THE TASK —
Each line from the opening of the records that follow to the line with "can_accept held the" needs to be written out exactly. Add nothing.

RECORDS FOR THE EXERCISE —
===============

// tb_bmnoc_ni: self-checking test of the network interface.
//
// The testbench plays the local bus and the router. Transmit direction: a bus
// model sends transfers of 1 to 7 words to the NI whenever can_accept is high;
// a router-port model with an 8-flit buffer per VC takes the flits, returns
// credits and stalls now and then. Each transfer must come out as one packet
// on one VC: a head flit equal to the bus header, the words in order as body
// flits, the last as tail, and never more flits than the credits allow.
// Receive direction: a router model injects packets, interleaving two VCs
// flit by flit and respecting the NI's credits; a bus model grants the NI's
// requests (address phase two cycles after the request, then one word per
// cycle) and checks that each packet is delivered as one transfer with the
// right header and words. The test counts cycles in which can_accept held the
// bus back and in which the NI waited for credits (a flit with no credit, or a
// new packet with no VC whose credits are all back), and fails if either
// never happened.
module tb_bmnoc_ni;
  import bmnoc_pkg::*;

  localparam int NV = 2, DEPTH = 8, NTX = 60, NRX = 60;

  logic clk = 1'b0;
  always #5 clk = ~clk;
  logic rst_n;

  int checks = 0, failures = 0;

  logic          s_hdr_valid, s_valid, s_last, can_accept;
  hdr_t          s_hdr;
  logic [31:0]   s_data;
  logic          m_req, m_last, m_beat;
  hdr_t          m_hdr;
  logic [31:0]   m_data;
  logic          out_valid, in_valid;
  logic [0:0]    out_vc, in_vc;
  flit_t         out_flit, in_flit;
  logic [NV-1:0] out_credit, in_credit;

  bmnoc_ni #(.NVC(NV), .BUF_DEPTH(DEPTH)) u_dut (.*);

  task automatic check(bit cond, string msg);
    checks++;
    if (!cond) begin
      failures++;
      $display("FAIL at %0t: %s", $time, msg);
    end
  endtask

  typedef struct { hdr_t hdr; int len; } msg_t;   // len = data words
  msg_t tx_msgs [NTX];
  msg_t rx_msgs [NRX];

  function automatic hdr_t rand_hdr(int tag);
    hdr_t h;
    h = hdr_t'($urandom);
    h.flag = flag_t'(tag);
    return h;
  endfunction

  int cycle = 0;
  // transmit side state
  int  tx_next = 0, tx_word = -1, tx_gap = 0, tx_done = 0;
  int  rq_buf [NV];
  bit  rq_act [NV];
  int  rq_msg [NV];
  int  rq_idx [NV];
  bit  rq_stall;
  int  accept_low = 0, credit_wait = 0;
  // receive side state
  int  ri_next = 0, ri_cred [NV], ri_msg [NV], ri_idx [NV], ri_rr = 0;
  bit  ri_act [NV];
  int  rb_state = 0, rb_msg = -1, rb_word = 0, rx_done = 0;

  always @(posedge clk) begin
    cycle <= cycle + 1;
    if (!rst_n) begin
      s_hdr_valid <= 0; s_valid <= 0; s_last <= 0; s_hdr <= '0; s_data <= '0;
      m_beat <= 0; in_valid <= 0; in_vc <= '0; in_flit <= '0; out_credit <= '0;
    end else begin
      // ================= transmit: bus model feeding the NI
      s_hdr_valid <= 0; s_valid <= 0; s_last <= 0;
      if (tx_word >= 0) begin
        s_valid <= 1;
        s_data  <= {16'(tx_next - 1), 16'(tx_word)};
        s_last  <= (tx_word == tx_msgs[tx_next-1].len - 1);
        tx_word = (tx_word == tx_msgs[tx_next-1].len - 1) ? -1 : tx_word + 1;
        if (tx_word < 0) tx_gap = $urandom % 3;
      end else if (tx_gap > 0) begin
        tx_gap--;
      end else if (tx_next < NTX) begin
        if (can_accept) begin
          s_hdr_valid <= 1;
          s_hdr <= tx_msgs[tx_next].hdr;
          tx_next++;
          tx_word = 0;
        end else accept_low++;
      end
      // ================= transmit: router port model taking the packets
      if (out_valid) begin
        int v;
        v = int'(out_vc);
        rq_buf[v]++;
        check(rq_buf[v] <= DEPTH, "NI overran the router buffer");
        if (is_head(out_flit.dtype)) begin
          int t;
          hdr_t h;
          h = hdr_t'(out_flit.data);
          t = int'(h.flag);
          check(!rq_act[v], "head inside a packet");
          check(t < NTX && h == tx_msgs[t].hdr, "head flit differs from bus header");
          rq_act[v] = 1; rq_msg[v] = t; rq_idx[v] = 0;
        end else begin
          check(rq_act[v], "body flit without head");
          check(out_flit.data == {16'(rq_msg[v]), 16'(rq_idx[v])}, "payload word wrong");
          check((out_flit.dtype == DT_TAIL) == (rq_idx[v] == tx_msgs[rq_msg[v]].len - 1), "tail marking wrong");
          rq_idx[v]++;
          if (out_flit.dtype == DT_TAIL) begin
            rq_act[v] = 0;
            check(rq_msg[v] == tx_done, "packets out of order");
            tx_done++;
          end
        end
      end
      begin
        logic [NV-1:0] cr;
        cr = '0;
        if (!rq_stall) begin
          for (int v = 0; v < NV; v++) if (cr == '0 && rq_buf[v] > 0) begin rq_buf[v]--; cr[v] = 1; end
        end
        out_credit <= cr;
        if (rq_stall) rq_stall = ($urandom % 12) != 0;
        else          rq_stall = ($urandom % 6) == 0;
      end
      if (!u_dut.tx_empty && ((u_dut.tx_hold && u_dut.cred[u_dut.tx_vc] == 0) ||
                              (!u_dut.tx_hold && !u_dut.free_found))) credit_wait++;

      // ================= receive: router model injecting packets
      for (int v = 0; v < NV; v++) if (in_credit[v]) ri_cred[v]++;
      for (int v = 0; v < NV; v++) begin
        if (!ri_act[v] && ri_next < NRX) begin
          ri_act[v] = 1; ri_msg[v] = ri_next; ri_idx[v] = 0; ri_next++;
          break;
        end
      end
      begin
        int pick;
        pick = -1;
        for (int k = 0; k < NV; k++) begin
          int v;
          v = (ri_rr + k) % NV;
          if (pick < 0 && ri_act[v] && ri_cred[v] > 0 && ($urandom % 4) != 0) pick = v;
        end
        in_valid <= (pick >= 0);
        if (pick >= 0) begin
          int t, i;
          t = ri_msg[pick];
          i = ri_idx[pick];
          in_vc <= 1'(pick);
          if (i == 0) in_flit <= flit_t'{dtype: DT_HEAD, data: rx_msgs[t].hdr};
          else in_flit <= flit_t'{dtype: (i == rx_msgs[t].len) ? DT_TAIL : DT_BODY,
                                  data: {16'(t), 16'(i - 1)}};
          ri_cred[pick]--;
          ri_idx[pick]++;
          ri_rr = (pick + 1) % NV;
          if (ri_idx[pick] == rx_msgs[t].len + 1) ri_act[pick] = 0;
        end
      end
      // ================= receive: bus model serving the NI's requests
      case (rb_state)
        0: if (m_req) rb_state = 1;               // request seen: arbitration
        1: rb_state = 2;                          // grant
        2: begin                                  // address phase
          int t;
          t = int'(m_hdr.flag);
          check(t < NRX && m_hdr == rx_msgs[t].hdr, "delivered header wrong");
          rb_msg = t; rb_word = 0;
          m_beat <= 1;
          rb_state = 3;
        end
        default: begin                            // data phase
          check(m_data == {16'(rb_msg), 16'(rb_word)}, $sformatf("delivered word %0d of packet %0d wrong", rb_word, rb_msg));
          check(m_last == (rb_word == rx_msgs[rb_msg].len - 1), "delivered last flag wrong");
          rb_word++;
          if (m_last) begin
            m_beat <= 0;
            rb_state = 0;
            rx_done++;
          end
        end
      endcase
    end
  end

  initial begin
    rst_n = 1'b0;
    for (int i = 0; i < NTX; i++) begin tx_msgs[i].hdr = rand_hdr(i); tx_msgs[i].len = 1 + $urandom % 7; end
    for (int i = 0; i < NRX; i++) begin rx_msgs[i].hdr = rand_hdr(i); rx_msgs[i].len = 1 + $urandom % 7; end
    for (int v = 0; v < NV; v++) begin
      rq_buf[v] = 0; rq_act[v] = 0; ri_cred[v] = DEPTH; ri_act[v] = 0;
    end
    rq_stall = 0;
    repeat (3) @(posedge clk);
    #1 rst_n = 1'b1;
    wait (tx_done == NTX && rx_done == NRX);
    repeat (10) @(posedge clk);
    check(accept_low > 0, "can_accept never held the bus back");
    check(credit_wait > 0, "the NI never waited for credits");
    $display("ni: %0d packets out, %0d packets in, %0d cycles held by can_accept, %0d cycles waiting for credits",
             tx_done, rx_done, accept_low, credit_wait);
    $display("TB_RESULT checks=%0d failures=%0d", checks, failures);
    $finish;
  end

  initial begin
    repeat (50000) @(posedge clk);
    failures++;
    $display("watchdog expired: %0d/%0d out, %0d/%0d in", tx_done, NTX, rx_done, NRX);
    $display("TB_RESULT checks=%0d failures=%0d", checks, failures);
    $finish;
  end

endmodule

===============

TASK SOLUTION —
// tb_bmnoc_ni: self-checking test of the network interface.
//
// The testbench plays the local bus and the router. Transmit direction: a bus
// model sends transfers of 1 to 7 words to the NI whenever can_accept is high;
// a router-port model with an 8-flit buffer per VC takes the flits, returns
// credits and stalls now and then. Each transfer must come out as one packet
// on one VC: a head flit equal to the bus header, the words in order as body
// flits, the last as tail, and never more flits than the credits allow.
// Receive direction: a router model injects packets, interleaving two VCs
// flit by flit and respecting the NI's credits; a bus model grants the NI's
// requests (address phase two cycles after the request, then one word per
// cycle) and checks that each packet is delivered as one transfer with the
// right header and words. The test counts cycles in which can_accept held the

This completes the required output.